• _BRIEF_: The entries below must be returned exactly as they stand.

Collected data

————

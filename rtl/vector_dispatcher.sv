// vector_dispatcher: breaks vector instructions into packed-SIMD micro-ops.
//
// Accepts one decoded instruction (valid/ready) and emits one micro-op per
// cycle to the queue of the instruction's functional unit. Micro-op j works
// on register j of each register group (vd+j, vs1+j, vs2+j). With
// EPR = VLEN / SEW elements per register it emits max(1, ceil(vl / EPR))
// micro-ops, at most LMUL; micro-op j gets byte enables for its active
// elements (min(EPR, vl - j*EPR) of them, none when vl = 0) so that tail
// elements are left undisturbed. vmv.x.s is a single micro-op on vs2.
//
// Inter-unit hazards: micro-ops of different units may run out of order, and
// each unit keeps its own order and locks. So that two units never touch the
// same register in the wrong order, the dispatcher counts, per unit and
// register, the micro-ops that are queued or in flight and read or write it,
// and holds a micro-op back while another unit has a conflicting one
// (read-after-write, write-after-read or write-after-write). Counts go up on
// dispatch and down when the unit's write-back stage retires the micro-op.
// Splitting into LMUL micro-ops follows the source; the tail handling and
// the hazard counters are this design's choices.
//
// Lint reports some fields of the held instruction as unused (raw bits,
// new vtype, LMUL, rs2 value): they belong to other sequencer paths.
module vector_dispatcher
  import vu_pkg::*;
(
  input  logic     clk_i,
  input  logic     rst_ni,
  input  logic     valid_i,
  output logic     ready_o,
  input  decoded_t dec_i,
  output logic     uop_valid_o [NR_FUS],
  input  logic     uop_ready_i [NR_FUS],
  output uop_t     uop_o       [NR_FUS],
  input  logic     retire_i    [NR_FUS],
  input  uop_t     retire_uop_i[NR_FUS],
  output logic     hazard_o
);

  localparam int unsigned CNT_BITS = 4;
  localparam int unsigned EPR_BITS = $clog2(VLEN / 8 + 1);

  logic      busy_q;
  decoded_t  dec_q;
  logic [2:0] idx_q;
  logic [3:0] nuops;

  logic [CNT_BITS-1:0] rd_cnt_q [NR_FUS][NR_VREGS];
  logic [CNT_BITS-1:0] wr_cnt_q [NR_FUS][NR_VREGS];

  // elements per register at the instruction's SEW
  logic [EPR_BITS-1:0] epr;
  assign epr = EPR_BITS'((VLEN / 8) >> dec_q.sew);

  always_comb begin
    if (dec_q.op == VMVXS || dec_q.vl == '0) nuops = 4'd1;
    else nuops = 4'((int'(dec_q.vl) + int'(epr) - 1) >> ($clog2(VLENB) - int'(dec_q.sew)));
  end

  uop_t uop;
  always_comb begin
    int unsigned first, active;
    uop               = '0;
    uop.op            = dec_q.op;
    uop.vd            = dec_q.vd + REG_BITS'(idx_q);
    uop.vs1           = dec_q.vs1 + REG_BITS'(idx_q);
    uop.vs2           = dec_q.vs2 + REG_BITS'(idx_q);
    uop.use_vs1       = dec_q.src == SRC_VV;
    uop.use_vs2       = dec_q.op != VMV;
    uop.writes_vd     = dec_q.writes_vd;
    uop.writes_scalar = dec_q.writes_scalar;
    uop.scalar        = dec_q.scalar;
    uop.sew           = dec_q.sew;
    uop.last          = 4'(idx_q) == nuops - 1'b1;
    uop.trans_id      = dec_q.trans_id;
    if (dec_q.op == VMVXS) begin
      uop.vs2     = dec_q.vs2;
      uop.use_vs1 = 1'b0;
    end
    first  = int'(idx_q) * int'(epr);
    active = (int'(dec_q.vl) <= first) ? 0 : int'(dec_q.vl) - first;
    if (active > int'(epr)) active = int'(epr);
    for (int b = 0; b < VLENB; b++) uop.be[b] = b < (active << dec_q.sew);
  end

  // conflict with micro-ops of the other units
  logic conflict;
  always_comb begin
    vreg_mask_t rd_m, wr_m, o_rd, o_wr;
    rd_m = uop_rd_mask(uop);
    wr_m = uop_wr_mask(uop);
    o_rd = '0;
    o_wr = '0;
    for (int f = 0; f < NR_FUS; f++)
      if (f != int'(dec_q.fu))
        for (int r = 0; r < NR_VREGS; r++) begin
          o_rd[r] |= rd_cnt_q[f][r] != '0;
          o_wr[r] |= wr_cnt_q[f][r] != '0;
        end
    conflict = ((rd_m & o_wr) | (wr_m & (o_rd | o_wr))) != '0;
  end

  logic fire;
  always_comb begin
    fire = 1'b0;
    for (int f = 0; f < NR_FUS; f++) begin
      uop_valid_o[f] = busy_q && !conflict && int'(dec_q.fu) == f;
      uop_o[f]       = uop;
      if (uop_valid_o[f] && uop_ready_i[f]) fire = 1'b1;
    end
  end

  assign ready_o  = !busy_q;
  assign hazard_o = busy_q && conflict;

  always_ff @(posedge clk_i or negedge rst_ni) begin
    if (!rst_ni) begin
      busy_q <= 1'b0;
      dec_q  <= '0;
      idx_q  <= '0;
    end else if (!busy_q) begin
      if (valid_i) begin
        busy_q <= 1'b1;
        dec_q  <= dec_i;
        idx_q  <= '0;
      end
    end else if (fire) begin
      idx_q <= idx_q + 1'b1;
      if (uop.last) busy_q <= 1'b0;
    end
  end

  // per-unit, per-register counters of queued and in-flight micro-ops
  always_ff @(posedge clk_i or negedge rst_ni) begin
    if (!rst_ni) begin
      for (int f = 0; f < NR_FUS; f++)
        for (int r = 0; r < NR_VREGS; r++) begin
          rd_cnt_q[f][r] <= '0;
          wr_cnt_q[f][r] <= '0;
        end
    end else begin
      for (int f = 0; f < NR_FUS; f++) begin
        vreg_mask_t inc_rd, inc_wr, dec_rd, dec_wr;
        inc_rd = (fire && int'(dec_q.fu) == f) ? uop_rd_mask(uop) : '0;
        inc_wr = (fire && int'(dec_q.fu) == f) ? uop_wr_mask(uop) : '0;
        dec_rd = retire_i[f] ? uop_rd_mask(retire_uop_i[f]) : '0;
        dec_wr = retire_i[f] ? uop_wr_mask(retire_uop_i[f]) : '0;
        for (int r = 0; r < NR_VREGS; r++) begin
          rd_cnt_q[f][r] <= rd_cnt_q[f][r] + CNT_BITS'(inc_rd[r]) - CNT_BITS'(dec_rd[r]);
          wr_cnt_q[f][r] <= wr_cnt_q[f][r] + CNT_BITS'(inc_wr[r]) - CNT_BITS'(dec_wr[r]);
        end
      end
    end
  end

endmodule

————

• _ANSWER TO THIS TASK_:
filename rtl/vector_dispatcher.sv
// vector_dispatcher: breaks vector instructions into packed-SIMD micro-ops.
//
// Accepts one decoded instruction (valid/ready) and emits one micro-op per
// cycle to the queue of the instruction's functional unit. Micro-op j works
// on register j of each register group (vd+j, vs1+j, vs2+j). With
// EPR = VLEN / SEW elements per register it emits max(1, ceil(vl / EPR))
// micro-ops, at most LMUL; micro-op j gets byte enables for its active
// elements (min(EPR, vl - j*EPR) of them, none when vl = 0) so that tail
// elements are left undisturbed. vmv.x.s is a single micro-op on vs2.
//
// Inter-unit hazards: micro-ops of different units may run out of order, and
// each unit keeps its own order and locks. So that two units never touch the
// same register in the wrong order, the dispatcher counts, per unit and
// register, the micro-ops that are queued or in flight and read or write it,
// and holds a micro-op back while another unit has a conflicting one
// (read-after-write, write-after-read or write-after-write). Counts go up on
// dispatch and down when the unit's write-back stage retires the micro-op.
// Splitting into LMUL micro-ops follows the source; the tail handling and
// the hazard counters are this design's choices.
//
// Lint reports some fields of the held instruction as unused (raw bits,
// new vtype, LMUL, rs2 value): they belong to other sequencer paths.
module vector_dispatcher
  import vu_pkg::*;
(
  input  logic     clk_i,
  input  logic     rst_ni,
  input  logic     valid_i,
  output logic     ready_o,
  input  decoded_t dec_i,
  output logic     uop_valid_o [NR_FUS],
  input  logic     uop_ready_i [NR_FUS],
  output uop_t     uop_o       [NR_FUS],
  input  logic     retire_i    [NR_FUS],
  input  uop_t     retire_uop_i[NR_FUS],
  output logic     hazard_o
);

  localparam int unsigned CNT_BITS = 4;
  localparam int unsigned EPR_BITS = $clog2(VLEN / 8 + 1);

  logic      busy_q;
  decoded_t  dec_q;
  logic [2:0] idx_q;
  logic [3:0] nuops;

  logic [CNT_BITS-1:0] rd_cnt_q [NR_FUS][NR_VREGS];
  logic [CNT_BITS-1:0] wr_cnt_q [NR_FUS][NR_VREGS];

  // elements per register at the instruction's SEW
  logic [EPR_BITS-1:0] epr;
  assign epr = EPR_BITS'((VLEN / 8) >> dec_q.sew);

  always_comb begin
    if (dec_q.op == VMVXS || dec_q.vl == '0) nuops = 4'd1;
    else nuops = 4'((int'(dec_q.vl) + int'(epr) - 1) >> ($clog2(VLENB) - int'(dec_q.sew)));
  end

  uop_t uop;
  always_comb begin
    int unsigned first, active;
    uop               = '0;
    uop.op            = dec_q.op;
    uop.vd            = dec_q.vd + REG_BITS'(idx_q);
    uop.vs1           = dec_q.vs1 + REG_BITS'(idx_q);
    uop.vs2           = dec_q.vs2 + REG_BITS'(idx_q);
    uop.use_vs1       = dec_q.src == SRC_VV;
    uop.use_vs2       = dec_q.op != VMV;
    uop.writes_vd     = dec_q.writes_vd;
    uop.writes_scalar = dec_q.writes_scalar;
    uop.scalar        = dec_q.scalar;
    uop.sew           = dec_q.sew;
    uop.last          = 4'(idx_q) == nuops - 1'b1;
    uop.trans_id      = dec_q.trans_id;
    if (dec_q.op == VMVXS) begin
      uop.vs2     = dec_q.vs2;
      uop.use_vs1 = 1'b0;
    end
    first  = int'(idx_q) * int'(epr);
    active = (int'(dec_q.vl) <= first) ? 0 : int'(dec_q.vl) - first;
    if (active > int'(epr)) active = int'(epr);
    for (int b = 0; b < VLENB; b++) uop.be[b] = b < (active << dec_q.sew);
  end

  // conflict with micro-ops of the other units
  logic conflict;
  always_comb begin
    vreg_mask_t rd_m, wr_m, o_rd, o_wr;
    rd_m = uop_rd_mask(uop);
    wr_m = uop_wr_mask(uop);
    o_rd = '0;
    o_wr = '0;
    for (int f = 0; f < NR_FUS; f++)
      if (f != int'(dec_q.fu))
        for (int r = 0; r < NR_VREGS; r++) begin
          o_rd[r] |= rd_cnt_q[f][r] != '0;
          o_wr[r] |= wr_cnt_q[f][r] != '0;
        end
    conflict = ((rd_m & o_wr) | (wr_m & (o_rd | o_wr))) != '0;
  end

  logic fire;
  always_comb begin
    fire = 1'b0;
    for (int f = 0; f < NR_FUS; f++) begin
      uop_valid_o[f] = busy_q && !conflict && int'(dec_q.fu) == f;
      uop_o[f]       = uop;
      if (uop_valid_o[f] && uop_ready_i[f]) fire = 1'b1;
    end
  end

  assign ready_o  = !busy_q;
  assign hazard_o = busy_q && conflict;

  always_ff @(posedge clk_i or negedge rst_ni) begin
    if (!rst_ni) begin
      busy_q <= 1'b0;
      dec_q  <= '0;
      idx_q  <= '0;
    end else if (!busy_q) begin
      if (valid_i) begin
        busy_q <= 1'b1;
        dec_q  <= dec_i;
        idx_q  <= '0;
      end
    end else if (fire) begin
      idx_q <= idx_q + 1'b1;
      if (uop.last) busy_q <= 1'b0;
    end
  end

  // per-unit, per-register counters of queued and in-flight micro-ops
  always_ff @(posedge clk_i or negedge rst_ni) begin
    if (!rst_ni) begin
      for (int f = 0; f < NR_FUS; f++)
        for (int r = 0; r < NR_VREGS; r++) begin
          rd_cnt_q[f][r] <= '0;
          wr_cnt_q[f][r] <= '0;
        end
    end else begin
      for (int f = 0; f < NR_FUS; f++) begin
        vreg_mask_t inc_rd, inc_wr, dec_rd, dec_wr;
        inc_rd = (fire && int'(dec_q.fu) == f) ? uop_rd_mask(uop) : '0;
        inc_wr = (fire && int'(dec_q.fu) == f) ? uop_wr_mask(uop) : '0;
        dec_rd = retire_i[f] ? uop_rd_mask(retire_uop_i[f]) : '0;
        dec_wr = retire_i[f] ? uop_wr_mask(retire_uop_i[f]) : '0;
        for (int r = 0; r < NR_VREGS; r++) begin
          rd_cnt_q[f][r] <= rd_cnt_q[f][r] + CNT_BITS'(inc_rd[r]) - CNT_BITS'(dec_rd[r]);
          wr_cnt_q[f][r] <= wr_cnt_q[f][r] + CNT_BITS'(inc_wr[r]) - CNT_BITS'(dec_wr[r]);
        end
      end
    end
  end

endmodule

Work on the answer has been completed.